=== Section Start ===
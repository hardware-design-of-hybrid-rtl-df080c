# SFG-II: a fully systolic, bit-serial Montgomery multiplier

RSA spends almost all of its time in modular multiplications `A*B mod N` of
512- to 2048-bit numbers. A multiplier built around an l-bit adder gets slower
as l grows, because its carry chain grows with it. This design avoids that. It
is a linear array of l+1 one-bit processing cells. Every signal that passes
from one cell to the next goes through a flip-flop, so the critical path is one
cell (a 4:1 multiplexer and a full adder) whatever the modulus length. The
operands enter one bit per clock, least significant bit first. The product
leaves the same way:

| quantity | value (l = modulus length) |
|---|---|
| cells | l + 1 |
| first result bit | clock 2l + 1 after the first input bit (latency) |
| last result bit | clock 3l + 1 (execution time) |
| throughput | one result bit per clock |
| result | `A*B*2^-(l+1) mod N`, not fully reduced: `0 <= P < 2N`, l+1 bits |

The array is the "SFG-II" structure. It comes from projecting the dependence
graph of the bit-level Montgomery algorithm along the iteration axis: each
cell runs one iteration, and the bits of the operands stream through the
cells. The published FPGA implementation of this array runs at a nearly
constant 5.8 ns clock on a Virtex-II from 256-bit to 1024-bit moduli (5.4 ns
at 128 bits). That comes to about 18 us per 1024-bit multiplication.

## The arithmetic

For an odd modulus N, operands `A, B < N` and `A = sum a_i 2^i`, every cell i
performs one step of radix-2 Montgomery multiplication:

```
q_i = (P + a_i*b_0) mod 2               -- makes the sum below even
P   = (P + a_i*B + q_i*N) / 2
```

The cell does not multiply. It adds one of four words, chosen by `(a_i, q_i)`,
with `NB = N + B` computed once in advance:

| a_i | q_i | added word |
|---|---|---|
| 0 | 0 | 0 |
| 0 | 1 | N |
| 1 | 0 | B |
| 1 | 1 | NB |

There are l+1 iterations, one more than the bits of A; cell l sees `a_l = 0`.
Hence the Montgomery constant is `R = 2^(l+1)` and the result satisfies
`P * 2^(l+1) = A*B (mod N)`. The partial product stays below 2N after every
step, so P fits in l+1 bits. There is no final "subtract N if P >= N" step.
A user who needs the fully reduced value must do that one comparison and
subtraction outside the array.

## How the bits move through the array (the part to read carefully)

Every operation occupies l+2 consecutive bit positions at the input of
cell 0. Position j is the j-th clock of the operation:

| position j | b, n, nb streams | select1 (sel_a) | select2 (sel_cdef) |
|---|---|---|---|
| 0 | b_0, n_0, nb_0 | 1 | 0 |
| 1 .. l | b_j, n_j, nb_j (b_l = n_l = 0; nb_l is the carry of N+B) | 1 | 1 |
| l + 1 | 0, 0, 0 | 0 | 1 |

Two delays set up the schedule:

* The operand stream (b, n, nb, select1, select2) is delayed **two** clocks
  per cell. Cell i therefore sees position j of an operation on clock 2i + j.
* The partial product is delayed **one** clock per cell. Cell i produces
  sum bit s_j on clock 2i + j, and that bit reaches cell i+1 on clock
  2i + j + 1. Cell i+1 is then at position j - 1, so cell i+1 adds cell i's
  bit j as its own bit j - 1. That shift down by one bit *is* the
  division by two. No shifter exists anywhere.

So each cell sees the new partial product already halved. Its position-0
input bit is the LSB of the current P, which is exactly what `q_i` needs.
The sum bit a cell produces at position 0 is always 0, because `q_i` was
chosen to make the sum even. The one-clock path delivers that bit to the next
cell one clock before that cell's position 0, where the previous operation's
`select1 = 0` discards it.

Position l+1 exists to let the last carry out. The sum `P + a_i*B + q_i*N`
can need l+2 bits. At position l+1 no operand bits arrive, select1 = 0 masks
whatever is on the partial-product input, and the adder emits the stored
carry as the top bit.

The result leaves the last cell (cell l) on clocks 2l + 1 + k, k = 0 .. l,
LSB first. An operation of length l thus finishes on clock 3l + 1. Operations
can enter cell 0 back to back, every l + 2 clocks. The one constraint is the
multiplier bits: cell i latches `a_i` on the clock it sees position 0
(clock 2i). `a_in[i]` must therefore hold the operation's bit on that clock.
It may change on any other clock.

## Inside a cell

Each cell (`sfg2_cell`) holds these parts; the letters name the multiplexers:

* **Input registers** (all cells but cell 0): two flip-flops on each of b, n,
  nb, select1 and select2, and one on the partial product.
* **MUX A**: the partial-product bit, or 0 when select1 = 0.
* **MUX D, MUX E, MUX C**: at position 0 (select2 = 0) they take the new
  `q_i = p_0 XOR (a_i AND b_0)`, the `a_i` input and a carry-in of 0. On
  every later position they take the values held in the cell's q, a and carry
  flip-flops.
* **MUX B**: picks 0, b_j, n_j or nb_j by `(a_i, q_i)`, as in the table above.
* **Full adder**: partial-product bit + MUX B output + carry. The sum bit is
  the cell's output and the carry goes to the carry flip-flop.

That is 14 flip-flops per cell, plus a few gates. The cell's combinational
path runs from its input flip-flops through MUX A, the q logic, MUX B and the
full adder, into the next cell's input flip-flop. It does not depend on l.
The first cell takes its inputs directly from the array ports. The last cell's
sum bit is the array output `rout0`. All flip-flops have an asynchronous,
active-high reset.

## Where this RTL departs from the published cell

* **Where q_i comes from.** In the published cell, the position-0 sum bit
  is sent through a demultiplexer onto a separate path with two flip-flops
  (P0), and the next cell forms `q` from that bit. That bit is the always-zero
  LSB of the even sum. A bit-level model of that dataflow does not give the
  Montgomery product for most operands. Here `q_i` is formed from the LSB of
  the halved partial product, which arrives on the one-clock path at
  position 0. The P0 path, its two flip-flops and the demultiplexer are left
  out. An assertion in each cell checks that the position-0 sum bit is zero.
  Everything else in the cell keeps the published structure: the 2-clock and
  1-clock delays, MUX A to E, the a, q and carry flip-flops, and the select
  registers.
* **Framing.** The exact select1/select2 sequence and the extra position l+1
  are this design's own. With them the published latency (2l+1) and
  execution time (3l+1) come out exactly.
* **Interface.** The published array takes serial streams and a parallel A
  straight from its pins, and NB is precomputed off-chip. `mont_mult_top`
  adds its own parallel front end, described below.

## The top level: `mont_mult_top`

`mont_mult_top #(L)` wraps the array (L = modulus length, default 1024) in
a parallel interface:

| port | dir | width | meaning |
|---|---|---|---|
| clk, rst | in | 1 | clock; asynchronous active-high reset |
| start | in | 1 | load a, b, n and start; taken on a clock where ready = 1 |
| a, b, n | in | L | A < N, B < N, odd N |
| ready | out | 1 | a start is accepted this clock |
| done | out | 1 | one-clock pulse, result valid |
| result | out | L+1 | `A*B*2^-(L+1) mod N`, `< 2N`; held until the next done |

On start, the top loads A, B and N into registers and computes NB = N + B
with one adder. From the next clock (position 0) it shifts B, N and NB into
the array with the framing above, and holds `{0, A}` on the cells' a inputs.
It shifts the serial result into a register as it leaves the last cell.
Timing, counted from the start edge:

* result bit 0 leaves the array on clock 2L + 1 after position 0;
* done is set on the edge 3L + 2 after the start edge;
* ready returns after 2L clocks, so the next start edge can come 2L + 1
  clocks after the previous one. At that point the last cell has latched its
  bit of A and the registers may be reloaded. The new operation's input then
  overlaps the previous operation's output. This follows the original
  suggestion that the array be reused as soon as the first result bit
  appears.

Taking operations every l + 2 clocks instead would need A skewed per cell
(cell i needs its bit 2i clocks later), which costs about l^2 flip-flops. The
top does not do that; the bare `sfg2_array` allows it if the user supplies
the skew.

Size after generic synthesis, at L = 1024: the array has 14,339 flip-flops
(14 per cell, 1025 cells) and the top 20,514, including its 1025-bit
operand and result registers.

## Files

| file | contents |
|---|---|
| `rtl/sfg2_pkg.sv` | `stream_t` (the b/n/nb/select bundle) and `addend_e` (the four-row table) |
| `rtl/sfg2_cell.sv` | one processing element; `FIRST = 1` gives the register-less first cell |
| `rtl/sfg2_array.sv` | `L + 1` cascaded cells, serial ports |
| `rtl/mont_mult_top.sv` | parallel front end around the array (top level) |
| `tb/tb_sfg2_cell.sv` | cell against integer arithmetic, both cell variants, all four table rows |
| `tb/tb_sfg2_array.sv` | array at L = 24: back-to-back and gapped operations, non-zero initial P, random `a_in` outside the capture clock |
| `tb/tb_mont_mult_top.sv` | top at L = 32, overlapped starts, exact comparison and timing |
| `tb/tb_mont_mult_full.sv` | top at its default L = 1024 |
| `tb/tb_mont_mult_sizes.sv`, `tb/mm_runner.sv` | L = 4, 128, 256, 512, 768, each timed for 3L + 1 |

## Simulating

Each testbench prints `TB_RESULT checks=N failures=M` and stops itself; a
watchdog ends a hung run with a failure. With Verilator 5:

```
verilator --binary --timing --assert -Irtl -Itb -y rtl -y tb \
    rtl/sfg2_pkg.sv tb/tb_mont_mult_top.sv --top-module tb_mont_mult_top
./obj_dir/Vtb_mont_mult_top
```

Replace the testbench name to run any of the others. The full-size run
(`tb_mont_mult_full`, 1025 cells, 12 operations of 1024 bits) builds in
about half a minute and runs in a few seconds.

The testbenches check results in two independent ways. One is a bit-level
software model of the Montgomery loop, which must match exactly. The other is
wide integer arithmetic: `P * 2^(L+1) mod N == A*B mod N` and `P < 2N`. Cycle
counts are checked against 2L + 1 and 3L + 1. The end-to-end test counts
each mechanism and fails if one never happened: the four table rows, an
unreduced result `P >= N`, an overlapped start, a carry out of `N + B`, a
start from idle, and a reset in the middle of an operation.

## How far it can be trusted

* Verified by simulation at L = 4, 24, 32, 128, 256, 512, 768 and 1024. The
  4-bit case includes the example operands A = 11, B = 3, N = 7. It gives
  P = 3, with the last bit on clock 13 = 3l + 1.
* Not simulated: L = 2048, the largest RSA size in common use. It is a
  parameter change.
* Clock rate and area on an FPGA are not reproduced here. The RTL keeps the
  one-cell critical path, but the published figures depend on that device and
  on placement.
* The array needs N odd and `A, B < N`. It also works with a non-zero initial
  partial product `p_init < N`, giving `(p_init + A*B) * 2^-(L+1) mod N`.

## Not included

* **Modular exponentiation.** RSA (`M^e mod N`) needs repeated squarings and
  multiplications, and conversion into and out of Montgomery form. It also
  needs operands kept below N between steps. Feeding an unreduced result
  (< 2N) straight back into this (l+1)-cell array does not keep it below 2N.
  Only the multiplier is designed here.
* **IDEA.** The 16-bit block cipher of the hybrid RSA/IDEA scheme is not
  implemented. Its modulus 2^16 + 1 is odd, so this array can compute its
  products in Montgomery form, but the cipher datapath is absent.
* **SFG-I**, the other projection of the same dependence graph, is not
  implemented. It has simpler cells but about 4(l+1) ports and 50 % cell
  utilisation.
=== Section End ===
EXERCISE REQUIREMENTS: Give an exact copy of the lines above from the line with "< N, odd N |" up to and including the line with "(cell i needs", and leave everything else out.

TASK RESULT:
| a, b, n | in | L | A < N, B < N, odd N |
| ready | out | 1 | a start is accepted this clock |
| done | out | 1 | one-clock pulse, result valid |
| result | out | L+1 | `A*B*2^-(L+1) mod N`, `< 2N`; held until the next done |

On start, the top loads A, B and N into registers and computes NB = N + B
with one adder. From the next clock (position 0) it shifts B, N and NB into
the array with the framing above, and holds `{0, A}` on the cells' a inputs.
It shifts the serial result into a register as it leaves the last cell.
Timing, counted from the start edge:

* result bit 0 leaves the array on clock 2L + 1 after position 0;
* done is set on the edge 3L + 2 after the start edge;
* ready returns after 2L clocks, so the next start edge can come 2L + 1
  clocks after the previous one. At that point the last cell has latched its
  bit of A and the registers may be reloaded. The new operation's input then
  overlaps the previous operation's output. This follows the original
  suggestion that the array be reused as soon as the first result bit
  appears.

Taking operations every l + 2 clocks instead would need A skewed per cell
(cell i needs its bit 2i clocks later), which costs about l^2 flip-flops. The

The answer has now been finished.